Ah, wiewaswie strikes again! (You are hardly the first person to mistakenly think that a New York record comes from the Netherlands because you found the record indexed in wiewaswie.) That record is from the Reformed Dutch Church in Manhattan, New York. It's not a Netherlands record. The church's records were transcribed and published in New York in multiple volumes between 1890 and 1916. The wiewaswie database has indexed the records, and it can be a convenient place to find an event via an online search, but it's not the original source of the records nor a particularly good source to cite. The published record of this particular marriage (in August 1746) is on page 175 (that's a hyperlink to the page) of the records volume published in 1890. The volume can be cited (but without the bold font, please) as:
Purple, Samuel S., editor. Marriages from 1639 to 1801 in the Reformed Dutch Church, New York. Collections of the New-York Genealogical and Biographical Society. Vol. 1. New York Genealogical and Biographical Society, 1890.

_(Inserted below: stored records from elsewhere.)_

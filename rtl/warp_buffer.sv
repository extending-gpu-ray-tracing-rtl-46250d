// warp_buffer: holds the HSU warp instructions that are gathering their node
// data, so that several instructions' memory fetches can be in flight at
// once (memory-level parallelism).
//
// Each of the WB_ENTRIES entries keeps: the instruction's opcode, accumulate
// bit and write-back tag, its active mask, every thread's register operands
// (ray or query data) and node pointer, the fetched node data, a requested
// mask (thread has pushed its fetch into the memory access FIFO) and a valid
// mask (thread's node data has arrived). An entry is ready for the datapath
// when its valid mask equals its active mask.
//
// Operation:
//   * allocate: an accepted instruction is written into a free entry in one
//     cycle (alloc_ready is high while an entry is free).
//   * request: every cycle the lowest-numbered entry with an active thread
//     that has not requested yet pushes one {entry, lane, address} request
//     into the memory access FIFO (req_valid/req_ready).
//   * response: a returned node (resp_valid) is written into its thread's
//     slot and the thread's valid bit is set; always accepted.
//   * free: the datapath scheduler clears an entry after issuing its last
//     thread.
// It also keeps an age matrix (older[i][j]: entry i was allocated before
// entry j) and a chain flag per entry, set for the instructions of a
// multi-beat distance operation (its own accumulate bit, or the previous
// instruction's), which the scheduler must issue strictly in order.
//
// The entry contents follow the design description; the request order and
// the age/chain bookkeeping are this design's choices.
module warp_buffer
  import hsu_pkg::*;
#(
  parameter int unsigned ENTRIES = WB_ENTRIES
) (
  input  logic                          clk,
  input  logic                          rst_n,
  // allocation
  input  logic                          alloc_valid,
  input  hsu_instr_t                    alloc_instr,
  input  logic [$clog2(NUM_SUBCORES)-1:0] alloc_subcore,
  output logic                          alloc_ready,
  // memory access FIFO
  output logic                          req_valid,
  output mem_req_t                      req,
  input  logic                          req_ready,
  // response FIFO
  input  logic                          resp_valid,
  input  mem_resp_t                     resp,
  // scheduler view
  output logic [ENTRIES-1:0]            entry_valid,
  output logic [ENTRIES-1:0]            entry_ready,
  output logic [ENTRIES-1:0]            entry_chain,
  output logic [ENTRIES-1:0][ENTRIES-1:0] older,
  output hsu_tag_t [ENTRIES-1:0]        entry_tag,
  input  logic [$clog2(ENTRIES)-1:0]    rd_entry,
  input  logic [$clog2(WARP_SIZE)-1:0]  rd_lane,
  output word_t [OPND_WORDS-1:0]        rd_opnd,
  output word_t [NODE_WORDS-1:0]        rd_node,
  input  logic                          free_valid,
  input  logic [$clog2(ENTRIES)-1:0]    free_entry
);
  localparam int unsigned EW = $clog2(ENTRIES);
  localparam int unsigned LW = $clog2(WARP_SIZE);

  logic [ENTRIES-1:0]                 v;
  hsu_tag_t                           tag   [ENTRIES];
  logic [WARP_SIZE-1:0]               reqd  [ENTRIES];
  logic [WARP_SIZE-1:0]               vmask [ENTRIES];
  logic [ENTRIES-1:0]                 chain;
  logic                               last_acc;
  word_t [OPND_WORDS-1:0]             opnd  [ENTRIES][WARP_SIZE];
  word_t                              ptr   [ENTRIES][WARP_SIZE];
  word_t [NODE_WORDS-1:0]             node  [ENTRIES][WARP_SIZE];

  // ------------------------------------------------------------ allocation
  logic [EW-1:0] free_idx;
  logic          do_alloc;
  always_comb begin
    alloc_ready = 1'b0;
    free_idx    = '0;
    for (int i = ENTRIES - 1; i >= 0; i--)
      if (!v[i]) begin
        alloc_ready = 1'b1;
        free_idx    = EW'(i);
      end
  end
  assign do_alloc = alloc_valid && alloc_ready;

  // --------------------------------------------------- request generation
  logic [EW-1:0] rq_e;
  logic [LW-1:0] rq_l;
  logic          rq_any;
  always_comb begin
    rq_any = 1'b0;
    rq_e   = '0;
    rq_l   = '0;
    for (int i = ENTRIES - 1; i >= 0; i--) begin
      logic [WARP_SIZE-1:0] pend;
      pend = tag[i].active & ~reqd[i];
      if (v[i] && |pend) begin
        rq_any = 1'b1;
        rq_e   = EW'(i);
        for (int l = WARP_SIZE - 1; l >= 0; l--)
          if (pend[l]) rq_l = LW'(l);
      end
    end
  end
  assign req_valid  = rq_any;
  assign req.entry  = rq_e;
  assign req.lane   = rq_l;
  assign req.addr   = ptr[rq_e][rq_l];

  // ---------------------------------------------------------------- state
  always_ff @(posedge clk) begin
    if (!rst_n) begin
      v        <= '0;
      chain    <= '0;
      last_acc <= 1'b0;
      older    <= '0;
      for (int i = 0; i < ENTRIES; i++) begin
        tag[i]   <= '0;
        reqd[i]  <= '0;
        vmask[i] <= '0;
      end
    end else begin
      if (free_valid) begin
        v[free_entry] <= 1'b0;
        for (int j = 0; j < ENTRIES; j++) older[free_entry][j] <= 1'b0;
      end
      if (req_valid && req_ready)
        reqd[rq_e][rq_l] <= 1'b1;
      if (resp_valid)
        vmask[resp.entry][resp.lane] <= 1'b1;
      if (do_alloc) begin
        v[free_idx]     <= 1'b1;
        tag[free_idx]   <= '{subcore: alloc_subcore, warp_id: alloc_instr.warp_id,
                             dst: alloc_instr.dst, op: alloc_instr.op,
                             acc: alloc_instr.acc, active: alloc_instr.active};
        reqd[free_idx]  <= '0;
        vmask[free_idx] <= '0;
        chain[free_idx] <= alloc_instr.acc || last_acc;
        last_acc        <= alloc_instr.acc;
        // every entry still valid is older than the new one
        for (int j = 0; j < ENTRIES; j++) begin
          older[free_idx][j] <= 1'b0;
          older[j][free_idx] <= v[j] && !(free_valid && free_entry == EW'(j));
        end
      end
    end
  end

  // payload storage
  always_ff @(posedge clk) begin
    if (do_alloc)
      for (int l = 0; l < WARP_SIZE; l++) begin
        opnd[free_idx][l] <= alloc_instr.opnd[l];
        ptr[free_idx][l]  <= alloc_instr.ptr[l];
      end
    if (resp_valid)
      node[resp.entry][resp.lane] <= resp.data;
  end

  // ------------------------------------------------------- scheduler view
  always_comb
    for (int i = 0; i < ENTRIES; i++) begin
      entry_valid[i] = v[i];
      entry_ready[i] = v[i] && (vmask[i] == tag[i].active);
      entry_chain[i] = chain[i];
      entry_tag[i]   = tag[i];
    end
  assign rd_opnd = opnd[rd_entry][rd_lane];
  assign rd_node = node[rd_entry][rd_lane];

  // rules of the interfaces
  assert property (@(posedge clk) disable iff (!rst_n) resp_valid |-> v[resp.entry] && tag[resp.entry].active[resp.lane])
    else $error("warp_buffer: response for an inactive thread");
  assert property (@(posedge clk) disable iff (!rst_n) alloc_valid |-> alloc_instr.active != '0)
    else $error("warp_buffer: instruction with empty active mask");
endmodule
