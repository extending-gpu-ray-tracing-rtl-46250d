// tb_warp_buffer: allocates random instructions until the buffer is full,
// accepts its node fetch requests with random back-pressure and answers them
// in random order. Checks that every active thread (and no inactive one)
// requests its own pointer exactly once, that an entry turns ready exactly
// when its last active thread's data has arrived, that the read port returns
// the stored operands and node data, that alloc_ready drops when all entries
// are taken, the age matrix and the chain flag of accumulate instructions.
module tb_warp_buffer;
  import hsu_pkg::*;
  localparam int E = WB_ENTRIES;
  logic clk = 1'b0, rst_n = 1'b0;
  logic alloc_valid, alloc_ready, req_valid, req_ready, resp_valid, free_valid;
  hsu_instr_t alloc_instr;
  logic [1:0] alloc_subcore;
  mem_req_t req;
  mem_resp_t resp;
  logic [E-1:0] entry_valid, entry_ready, entry_chain;
  logic [E-1:0][E-1:0] older;
  hsu_tag_t [E-1:0] entry_tag;
  logic [2:0] rd_entry, free_entry;
  logic [4:0] rd_lane;
  word_t [OPND_WORDS-1:0] rd_opnd;
  word_t [NODE_WORDS-1:0] rd_node;

  warp_buffer dut (.*);
  always #5 clk = ~clk;

  int checks = 0, failures = 0, n_full = 0;
  hsu_instr_t ins [E];
  logic [WARP_SIZE-1:0] got_req [E], got_resp [E];
  mem_req_t pend [$];
  int alloc_order [$];

  task automatic fail(string m);
    failures++;
    if (failures < 10) $display("FAIL %s", m);
  endtask

  function automatic word_t nodew(int e, int l, int w);
    return {8'(e), 8'(l), 16'(w)} ^ 32'hA5A5_0000;
  endfunction

  initial begin
    alloc_valid = 0; alloc_instr = '0; alloc_subcore = '0; req_ready = 0;
    resp_valid = 0; resp = '0; free_valid = 0; free_entry = '0; rd_entry = '0; rd_lane = '0;
    repeat (2) @(posedge clk);
    #1 rst_n = 1'b1;
    for (int round = 0; round < 6; round++) begin
      int ne;
      alloc_order.delete();
      // allocate until full
      ne = 0;
      while (1) begin
        hsu_instr_t x;
        #1;
        if (!alloc_ready) begin n_full++; break; end
        x = '0;
        x.op = hsu_op_e'($urandom % 4);
        x.acc = (ne == 2);
        x.warp_id = 6'($urandom);
        x.dst = 8'(ne);
        x.active = WARP_SIZE'($urandom) | WARP_SIZE'(1 << ($urandom % 32));
        for (int l = 0; l < WARP_SIZE; l++) begin
          x.ptr[l] = 32'($urandom);
          for (int w = 0; w < OPND_WORDS; w++) x.opnd[l][w] = $urandom;
        end
        alloc_instr = x; alloc_valid = 1'b1;
        begin
          int idx;
          idx = -1;
          for (int i = E - 1; i >= 0; i--) if (!entry_valid[i]) idx = i;
          ins[idx] = x; got_req[idx] = '0; got_resp[idx] = '0;
          alloc_order.push_back(idx);
        end
        @(posedge clk); #1;
        alloc_valid = 1'b0;
        ne++;
      end
      checks++;
      if (ne != E) fail($sformatf("allocated %0d entries", ne));
      // age matrix and chain flags
      for (int a = 0; a < E; a++)
        for (int b = 0; b < E; b++) begin
          checks++;
          if (older[alloc_order[a]][alloc_order[b]] != (a < b)) fail("age matrix");
        end
      for (int a = 0; a < E; a++) begin
        checks++;
        if (entry_chain[alloc_order[a]] != (a == 2 || a == 3)) fail($sformatf("chain flag of #%0d", a));
      end
      // serve requests, answer out of order
      while (1) begin
        logic all_done;
        req_ready = ($urandom % 3) != 0;
        resp_valid = 1'b0;
        if (pend.size() != 0 && ($urandom % 2)) begin
          int k;
          k = int'($urandom % pend.size());
          resp.entry = pend[k].entry;
          resp.lane  = pend[k].lane;
          for (int w = 0; w < NODE_WORDS; w++) resp.data[w] = nodew(resp.entry, resp.lane, w);
          resp_valid = 1'b1;
          pend.delete(k);
        end
        #1;
        if (req_valid && req_ready) begin
          checks++;
          if (!ins[req.entry].active[req.lane] || got_req[req.entry][req.lane] ||
              req.addr != ins[req.entry].ptr[req.lane]) fail("bad request");
          got_req[req.entry][req.lane] = 1'b1;
          pend.push_back(req);
        end
        @(posedge clk);
        if (resp_valid) got_resp[resp.entry][resp.lane] = 1'b1;
        #1;
        for (int i = 0; i < E; i++) begin
          checks++;
          if (entry_ready[i] != (got_resp[i] == ins[i].active)) fail($sformatf("ready of entry %0d", i));
        end
        all_done = 1'b1;
        for (int i = 0; i < E; i++) if (got_resp[i] != ins[i].active) all_done = 1'b0;
        if (all_done) break;
      end
      req_ready = 1'b0; resp_valid = 1'b0;
      // read back and free every entry
      for (int i = 0; i < E; i++) begin
        for (int k = 0; k < 4; k++) begin
          rd_entry = 3'(i); rd_lane = 5'($urandom);
          #1;
          if (ins[i].active[rd_lane]) begin
            checks++;
            if (rd_opnd != ins[i].opnd[rd_lane] || rd_node[7] != nodew(i, int'(rd_lane), 7)) fail("read port");
          end
        end
        checks++;
        if (entry_tag[i].active != ins[i].active || entry_tag[i].dst != ins[i].dst) fail("tag");
        free_valid = 1'b1; free_entry = 3'(i);
        @(posedge clk); #1;
        free_valid = 1'b0;
      end
      checks++;
      if (entry_valid != '0) fail("entries not freed");
    end
    checks++;
    if (n_full == 0) fail("never full");
    $display("TB_RESULT checks=%0d failures=%0d", checks, failures);
    $finish;
  end

  initial begin
    repeat (200000) @(posedge clk);
    failures++;
    $display("TB_RESULT checks=%0d failures=%0d", checks, failures);
    $finish;
  end
endmodule
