// tb_hsu_datapath: drives random threads of all five operating modes into the
// unified datapath, back to back and with random gaps, and compares every
// result with a reference model that performs the same single-precision
// operations in the same order. Also checks the fixed 9-cycle latency,
// multi-beat accumulation (Euclidean and angular, interleaved across lanes)
// and counts that box hits and misses, triangle hits and misses and every
// mode actually occurred.
module tb_hsu_datapath;
  import hsu_pkg::*;
  import hsu_tb_pkg::*;
  import hsu_ref_pkg::*;

  logic clk = 1'b0, rst_n = 1'b0;
  logic in_valid;
  dp_in_t in;
  logic out_valid;
  dp_out_t out;

  hsu_datapath dut (.clk, .rst_n, .in_valid, .in, .out_valid, .out);

  always #5 clk = ~clk;

  typedef struct {
    dp_out_t r;
    int      cyc;
    logic    chk_res;
  } exp_t;
  exp_t q[$];
  int cycle = 0;
  int checks = 0, failures = 0;
  int n_mode[5];
  int box_hits = 0, box_miss = 0, tri_hits = 0, tri_miss = 0, acc_beats = 0;

  always @(posedge clk) cycle <= cycle + 1;

  // expected output of one thread (updates the accumulator model)
  function automatic exp_t expect_of(dp_in_t t);
    exp_t e;
    word_t res [4];
    logic hit;
    e.r = '0;
    e.r.slot = t.slot;
    e.r.lane = t.lane;
    e.r.acc  = t.acc && (t.mode == MODE_EUCLID || t.mode == MODE_ANGULAR);
    e.chk_res = !e.r.acc;
    e.cyc = cycle;
    ref_thread(t, res, hit);
    if (t.mode == MODE_BOX) begin if (hit) box_hits++; else box_miss++; end
    if (t.mode == MODE_TRI) begin if (hit) tri_hits++; else tri_miss++; end
    for (int i = 0; i < 4; i++) e.r.res[i] = res[i];
    return e;
  endfunction

  // ------------------------------------------------------------- checker
  always @(posedge clk) begin
    if (rst_n && out_valid) begin
      exp_t e;
      checks++;
      if (q.size() == 0) begin
        failures++;
        $display("FAIL unexpected output");
      end else begin
        e = q.pop_front();
        if (cycle - e.cyc != PIPE_DEPTH) begin
          failures++;
          $display("FAIL latency %0d", cycle - e.cyc);
        end
        if (out.acc != e.r.acc || out.slot != e.r.slot || out.lane != e.r.lane ||
            (e.chk_res && out.res != e.r.res)) begin
          failures++;
          if (failures < 10)
            $display("FAIL lane %0d acc %0d: got %h expected %h", out.lane, out.acc, out.res, e.r.res);
        end
      end
    end
  end

  task automatic issue(dp_in_t t);
    exp_t e;
    in = t;
    in_valid = 1'b1;
    e = expect_of(t);
    e.cyc = cycle;
    q.push_back(e);
    n_mode[int'(t.mode)]++;
    @(posedge clk);
    #1;
    in_valid = 1'b0;
  endtask

  initial begin
    in_valid = 1'b0;
    in = '0;
    ref_reset();
    repeat (3) @(posedge clk);
    #1 rst_n = 1'b1;
    // mixed single-beat traffic, back to back
    for (int i = 0; i < 3000; i++) begin
      dp_mode_e m;
      m = dp_mode_e'($urandom % 5);
      issue(gen_thread(m, int'($urandom % 32), 1'b0));
      if ($urandom % 8 == 0) begin @(posedge clk); #1; end
    end
    // multi-beat: several lanes, each with a chain of beats, interleaved
    for (int k = 0; k < 60; k++) begin
      dp_mode_e m;
      int beats;
      m = ($urandom % 2) ? MODE_EUCLID : MODE_ANGULAR;
      beats = 2 + int'($urandom % 8);
      for (int b = 0; b < beats; b++)
        for (int l = 0; l < 4; l++) begin
          issue(gen_thread(m, (k % 8) * 4 + l, b != beats - 1));
          if (b != beats - 1) acc_beats++;
        end
    end
    repeat (20) @(posedge clk);
    if (q.size() != 0) begin failures++; $display("FAIL %0d results missing", q.size()); end
    // every mechanism must have been exercised
    for (int m = 0; m < 5; m++) begin
      checks++;
      if (n_mode[m] == 0) begin failures++; $display("FAIL mode %0d never issued", m); end
    end
    checks += 5;
    if (box_hits == 0) begin failures++; $display("FAIL no box hit"); end
    if (box_miss == 0) begin failures++; $display("FAIL no box miss"); end
    if (tri_hits == 0) begin failures++; $display("FAIL no triangle hit"); end
    if (tri_miss == 0) begin failures++; $display("FAIL no triangle miss"); end
    if (acc_beats == 0) begin failures++; $display("FAIL no accumulate beat"); end
    $display("box hit/miss %0d/%0d tri hit/miss %0d/%0d accumulate beats %0d",
             box_hits, box_miss, tri_hits, tri_miss, acc_beats);
    $display("TB_RESULT checks=%0d failures=%0d", checks, failures);
    $finish;
  end

  initial begin
    repeat (200000) @(posedge clk);
    failures++;
    $display("watchdog expired");
    $display("TB_RESULT checks=%0d failures=%0d", checks, failures);
    $finish;
  end
endmodule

By 1746, there were more than a few people of non-Dutch descent living in Manhattan, but marrying in the Dutch church (where their names were susceptible to being recorded with Dutch spellings), so there's a decent change that both Margrita Fulliner and her husband Davis Hunt had English ancestry.
Note: Carrie Quackenbush compiled (and I helped her a wee bit) an amazing list of sources for church records for New Netherland places at Baptism and Marriage Records of the Dutch Reformed Church of New Netherland and Beyond. I recommend using that to identify the original compilations of various church records. I often go there to determine if and where records for a particular place possibly can be found.